Stored data =>
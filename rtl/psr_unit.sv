// psr_unit: custom-instruction unit for the parallel systematic resampling
// (PSR) algorithm.
//
// PSR replaces the data-dependent while loop of systematic resampling by a
// closed form: the cumulative replication factor of particle i is the index
// of the UDN interval its cumulative weight falls in,
// cr_i = ceil(M*(CW_i - U^1)/CW_N), and RF_i = cr_i - cr_(i-1). Every
// particle is independent, so P are handled per instruction
// (opcodes in pf_pkg::psr_op_e):
//   cwcalculation         vout = CWs of the P weights in vin
//   paradef               U^1 (and CW_N) from CW_N = vin[0] and rnd; vout = 0
//   Integerdivisionforcrf vout = CRFs of the P CWs in vin
//   rfcalculation         vout = RFs from the P CRFs in vin
// Software runs cwcalculation over all weights, paradef once, then the
// division and RF passes. paradef also clears the last-CW and lastRf state
// registers (this design's choice).
//
// Timing: one instruction per cycle, result registered and valid with
// `res_valid` one cycle after `issue` (this design's choice).
module psr_unit
  import pf_pkg::*;
#(
  parameter int unsigned P   = 4,
  parameter int unsigned M   = 512,
  parameter int unsigned W   = 32,
  parameter int unsigned RW  = 16,
  parameter int unsigned RFW = 16
) (
  input  logic          clk,
  input  logic          rst_n,
  input  logic          issue,
  input  psr_op_e       op,
  input  logic [W-1:0]  vin [P],
  input  logic [RW-1:0] rnd,
  output logic          res_valid,
  output logic [W-1:0]  vout [P]
);

  logic [W-1:0]   cw [P];
  logic [W-1:0]   u1, usize, cw_n;
  logic [RFW-1:0] cr [P], cr_in [P], rf [P];
  logic           is_para;

  assign is_para = issue && op == PSR_PARADEF;

  always_comb
    for (int k = 0; k < int'(P); k++) cr_in[k] = vin[k][RFW-1:0];

  cw_calc #(.P(P), .W(W)) u_cw (
    .clk, .rst_n, .clear(is_para), .issue(issue && op == PSR_CWCALC),
    .w(vin), .cw);

  paradef_unit #(.M(M), .W(W), .RW(RW)) u_para (
    .clk, .rst_n, .issue(is_para), .cw_total(vin[0]), .rnd,
    .u1, .usize, .cw_n);

  crf_divider #(.P(P), .M(M), .W(W), .RFW(RFW)) u_div (
    .cw(vin), .u1, .cw_n, .cr);

  rf_calc #(.P(P), .RFW(RFW)) u_rf (
    .clk, .rst_n, .clear(is_para), .issue(issue && op == PSR_RFCALC),
    .cr(cr_in), .rf);

  always_ff @(posedge clk or negedge rst_n) begin
    if (!rst_n) begin
      res_valid <= 1'b0;
      for (int k = 0; k < int'(P); k++) vout[k] <= '0;
    end else begin
      res_valid <= issue;
      if (issue) begin
        for (int k = 0; k < int'(P); k++) begin
          unique case (op)
            PSR_CWCALC: vout[k] <= cw[k];
            PSR_CRFDIV: vout[k] <= W'(cr[k]);
            PSR_RFCALC: vout[k] <= W'(rf[k]);
            default:    vout[k] <= '0;
          endcase
        end
      end
    end
  end

  // U_size is not needed by PSR (CRFs use M*(CW-U^1)/CW_N directly).
  logic unused_usize;
  assign unused_usize = ^usize;

endmodule
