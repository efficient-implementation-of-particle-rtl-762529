// tb_psr_unit: runs the PSR program (cwcalculation over all weights,
// paradef, Integerdivisionforcrf and rfcalculation per group of P) for
// N = M particles and compares every RF with the closed form
// ceil(M*(CW_i-U^1)/CW_N) - ceil(M*(CW_(i-1)-U^1)/CW_N) computed by the
// testbench. Checks that the RFs sum to M, and that when CW_N is a multiple
// of M the RFs equal those of a sequential systematic resampling with
// U_size = CW_N/M. Each instruction must return its result one cycle after
// issue; the program must take 3*N/P + 1 instructions.
module tb_psr_unit;
  import pf_pkg::*;
  localparam int P = 4, M = 512, W = 32, RW = 16, RFW = 16, N = 512;
  logic clk = 0, rst_n = 0, issue = 0;
  psr_op_e op;
  logic [W-1:0] vin [P], vout [P];
  logic [RW-1:0] rnd;
  logic res_valid;
  int checks = 0, failures = 0, instrs = 0, sr_compared = 0;
  longint wts [N], cws [N];
  int crs [N], rfs [N];

  psr_unit #(.P(P), .M(M), .W(W), .RW(RW), .RFW(RFW)) dut (.*);

  always #5 clk = ~clk;

  initial begin
    repeat (100000) @(posedge clk);
    failures++;
    $display("TB_RESULT checks=%0d failures=%0d", checks, failures);
    $finish;
  end

  task automatic exec(input psr_op_e o);
    @(negedge clk);
    op = o; issue = 1; instrs++;
    @(negedge clk);
    issue = 0;
    checks++;
    if (!res_valid) begin failures++; $display("FAIL no result one cycle after issue"); end
  endtask

  function automatic longint ceil_crf(longint c, longint u, longint n);
    if (c <= u) return 0;
    return (longint'(M) * (c - u) + n - 1) / n;
  endfunction

  task automatic run(input int kind, input int r);
    longint acc = 0, u1, prev;
    int sum = 0, start = instrs, m = 0;
    for (int i = 0; i < N; i++) begin
      case (kind)
        0: wts[i] = $urandom;
        1: wts[i] = ($urandom_range(0, 31) == 0) ? $urandom_range(1 << 16, 1 << 20) : $urandom_range(0, 3);
        default: wts[i] = (i % 2) ? 3000 : 1000;  // CW_N multiple of M
      endcase
      if (kind == 0) wts[i] = wts[i] >> 10;
    end
    for (int g = 0; g < N / P; g++) begin
      for (int k = 0; k < P; k++) vin[k] = W'(wts[g*P+k]);
      exec(PSR_CWCALC);
      for (int k = 0; k < P; k++) cws[g*P+k] = vout[k];
    end
    vin[0] = W'(cws[N-1]); rnd = RW'(r);
    exec(PSR_PARADEF);
    for (int i = 0; i < N; i++) acc += wts[i];
    u1 = ((acc / M) * r) >> RW;
    for (int g = 0; g < N / P; g++) begin
      for (int k = 0; k < P; k++) vin[k] = W'(cws[g*P+k]);
      exec(PSR_CRFDIV);
      for (int k = 0; k < P; k++) crs[g*P+k] = int'(vout[k]);
    end
    for (int g = 0; g < N / P; g++) begin
      for (int k = 0; k < P; k++) vin[k] = W'(crs[g*P+k]);
      exec(PSR_RFCALC);
      for (int k = 0; k < P; k++) rfs[g*P+k] = int'(vout[k]);
    end
    prev = 0;
    for (int i = 0; i < N; i++) begin
      longint c, e;
      c = ceil_crf(cws[i], u1, acc);
      e = c - prev;
      prev = c;
      sum += rfs[i];
      checks++;
      if (rfs[i] != e || cws[i] != acc - (acc - cws[i])) begin
        failures++;
        if (failures < 10) $display("FAIL RF %0d = %0d exp %0d", i, rfs[i], e);
      end
    end
    checks++;
    if (sum != M) begin failures++; $display("FAIL RF sum %0d", sum); end
    if (acc % M == 0) begin
      longint usz = acc / M;
      sr_compared++;
      for (int i = 0; i < N; i++) begin
        int r_sr = 0;
        while (m < M && u1 + longint'(m) * usz < cws[i]) begin r_sr++; m++; end
        checks++;
        if (r_sr != rfs[i]) begin failures++; $display("FAIL PSR/SR mismatch at %0d", i); end
      end
    end
    checks++;
    if (instrs - start != 3 * N / P + 1) begin failures++; $display("FAIL instruction count"); end
  endtask

  initial begin
    op = PSR_CWCALC; rnd = '0;
    for (int k = 0; k < P; k++) vin[k] = '0;
    repeat (2) @(posedge clk);
    rst_n = 1;
    run(0, 4321);
    run(1, 65535);
    run(2, 31000);
    run(0, 0);
    checks++;
    if (sr_compared == 0) begin failures++; $display("FAIL no SR comparison"); end
    $display("instructions %0d", instrs);
    $display("TB_RESULT checks=%0d failures=%0d", checks, failures);
    $finish;
  end
endmodule
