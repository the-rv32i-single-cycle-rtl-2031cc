// rv32i_single_cycle: a single-cycle RV32I processor.
//
// Every instruction completes in one clock cycle. Within the cycle the
// instruction flows through five conceptual stages, all combinational
// between the state elements:
//   fetch      instr_mem[PC]; next_pc forms PC + 4
//   decode     decoder splits rd/rs1/rs2 and identifies the instruction;
//              reg_file reads rs1/rs2; imm_gen builds the immediate;
//              control produces the control bundle
//   execute    alu computes on Op1 (Reg 1 or PC) and Op2 (Reg 2 or the
//              immediate); branch_unit compares Reg 1 with Reg 2
//   memory     data_mem is read or written at the ALU result
//   write-back the selected value (PC + 4, ALU result or memory data) is
//              written to rd at the rising clock edge, and the PC takes either
//              PC + 4 or the ALU result (taken branch, jal, jalr)
// The state (PC, registers, data memory) changes only at the rising edge of
// clk. rst_n (active low, synchronous) sets the PC to RESET_PC; registers and
// memories keep their contents. The program is placed in the instruction
// memory by IMEM_INIT (a $readmemh file) or through the imem_load_* port,
// one word per clock, normally while rst_n is low. The debug outputs show the instruction of
// the current cycle and the register and memory writes it will make at the
// next edge.
// The block structure, the selector inputs and the PC selection by
// (branch AND taken) OR jump follow the processor's datapath; memory sizes,
// the reset and the debug outputs are this design's choices.
module rv32i_single_cycle
  import rv32i_pkg::*;
#(
  parameter int          IMEM_WORDS = 1024,
  parameter int          DMEM_WORDS = 1024,
  parameter logic [31:0] RESET_PC   = 32'h0000_0000,
  parameter string       IMEM_INIT  = ""
) (
  input  logic        clk,
  input  logic        rst_n,
  // instruction memory load port (word index), used while rst_n is low
  input  logic                          imem_load_we,
  input  logic [$clog2(IMEM_WORDS)-1:0] imem_load_addr,
  input  logic [31:0]                   imem_load_data,
  output logic [31:0] pc_o,
  output logic [31:0] instr_o,
  output logic        rf_we_o,
  output logic [4:0]  rf_wr_idx_o,
  output logic [31:0] rf_wr_data_o,
  output logic        dmem_we_o,
  output logic [31:0] dmem_addr_o,
  output logic [31:0] dmem_wdata_o,
  output logic [3:0]  dmem_mode_o
);
  word_t    pc, pc_nxt, pc_plus, instr, instr_imm, imm;
  word_t    reg1, reg2, op1, op2, alu_res, mem_rdata, wb_data;
  reg_idx_t wr_idx, r1_idx, r2_idx;
  inst_id_t inst_id;
  logic     inc_sel, br_taken;
  ctrl_t    ctrl;

  // ---- fetch --------------------------------------------------------------
  pc_reg #(.RESET_PC(RESET_PC)) u_pc (
    .clk, .rst_n, .pc_next(pc_nxt), .pc(pc)
  );

  instr_mem #(.WORDS(IMEM_WORDS), .INIT_FILE(IMEM_INIT)) u_imem (
    .clk, .addr(pc), .instr(instr),
    .load_we(imem_load_we), .load_addr(imem_load_addr), .load_data(imem_load_data)
  );

  next_pc u_next_pc (
    .pc, .inc_sel, .alu_res,
    .branch(ctrl.branch), .branch_taken(br_taken), .jump(ctrl.jump),
    .pc_plus, .pc_next(pc_nxt)
  );

  // ---- decode -------------------------------------------------------------
  decoder u_dec (
    .instr, .wr_idx, .r1_idx, .r2_idx, .instr_o(instr_imm), .inst_id, .inc_sel
  );

  imm_gen u_imm (.instr(instr_imm), .inst_id, .imm);

  control u_ctrl (.inst_id, .ctrl);

  reg_file #(.NREGS(32)) u_rf (
    .clk, .r1_idx, .r2_idx, .reg1, .reg2,
    .wr_en(ctrl.reg_wr_en), .wr_idx, .data_in(wb_data)
  );

  // ---- execute ------------------------------------------------------------
  mux #(.N(2), .W(32)) u_op1_mux (.in({reg1, pc}),  .sel(ctrl.op1_sel), .out(op1));
  mux #(.N(2), .W(32)) u_op2_mux (.in({imm, reg2}), .sel(ctrl.op2_sel), .out(op2));

  alu u_alu (.op1, .op2, .ctrl(ctrl.alu_ctrl), .res(alu_res));

  branch_unit u_br (.a(reg1), .b(reg2), .cond(ctrl.br_cond), .taken(br_taken));

  // ---- memory -------------------------------------------------------------
  data_mem #(.WORDS(DMEM_WORDS)) u_dmem (
    .clk, .addr(alu_res), .data_in(reg2), .mode(ctrl.mem_mode),
    .wr_en(ctrl.mem_wr_en), .data_out(mem_rdata)
  );

  // ---- write-back ---------------------------------------------------------
  mux #(.N(3), .W(32)) u_wb_mux (
    .in({mem_rdata, alu_res, pc_plus}), .sel(ctrl.wb_sel), .out(wb_data)
  );

  // ---- observation --------------------------------------------------------
  assign pc_o         = pc;
  assign instr_o      = instr;
  assign rf_we_o      = ctrl.reg_wr_en;
  assign rf_wr_idx_o  = wr_idx;
  assign rf_wr_data_o = wb_data;
  assign dmem_we_o    = ctrl.mem_wr_en;
  assign dmem_addr_o  = alu_res;
  assign dmem_wdata_o = reg2;
  assign dmem_mode_o  = ctrl.mem_mode;
endmodule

Your instructions => Output exactly the lines of the records from the first through the one bearing "rf_calc #(.P(P), .RFW(RFW))", both ends included.

Response to this exercise =>
filename rtl/psr_unit.sv
// psr_unit: custom-instruction unit for the parallel systematic resampling
// (PSR) algorithm.
//
// PSR replaces the data-dependent while loop of systematic resampling by a
// closed form: the cumulative replication factor of particle i is the index
// of the UDN interval its cumulative weight falls in,
// cr_i = ceil(M*(CW_i - U^1)/CW_N), and RF_i = cr_i - cr_(i-1). Every
// particle is independent, so P are handled per instruction
// (opcodes in pf_pkg::psr_op_e):
//   cwcalculation         vout = CWs of the P weights in vin
//   paradef               U^1 (and CW_N) from CW_N = vin[0] and rnd; vout = 0
//   Integerdivisionforcrf vout = CRFs of the P CWs in vin
//   rfcalculation         vout = RFs from the P CRFs in vin
// Software runs cwcalculation over all weights, paradef once, then the
// division and RF passes. paradef also clears the last-CW and lastRf state
// registers (this design's choice).
//
// Timing: one instruction per cycle, result registered and valid with
// `res_valid` one cycle after `issue` (this design's choice).
module psr_unit
  import pf_pkg::*;
#(
  parameter int unsigned P   = 4,
  parameter int unsigned M   = 512,
  parameter int unsigned W   = 32,
  parameter int unsigned RW  = 16,
  parameter int unsigned RFW = 16
) (
  input  logic          clk,
  input  logic          rst_n,
  input  logic          issue,
  input  psr_op_e       op,
  input  logic [W-1:0]  vin [P],
  input  logic [RW-1:0] rnd,
  output logic          res_valid,
  output logic [W-1:0]  vout [P]
);

  logic [W-1:0]   cw [P];
  logic [W-1:0]   u1, usize, cw_n;
  logic [RFW-1:0] cr [P], cr_in [P], rf [P];
  logic           is_para;

  assign is_para = issue && op == PSR_PARADEF;

  always_comb
    for (int k = 0; k < int'(P); k++) cr_in[k] = vin[k][RFW-1:0];

  cw_calc #(.P(P), .W(W)) u_cw (
    .clk, .rst_n, .clear(is_para), .issue(issue && op == PSR_CWCALC),
    .w(vin), .cw);

  paradef_unit #(.M(M), .W(W), .RW(RW)) u_para (
    .clk, .rst_n, .issue(is_para), .cw_total(vin[0]), .rnd,
    .u1, .usize, .cw_n);

  crf_divider #(.P(P), .M(M), .W(W), .RFW(RFW)) u_div (
    .cw(vin), .u1, .cw_n, .cr);

  rf_calc #(.P(P), .RFW(RFW)) u_rf (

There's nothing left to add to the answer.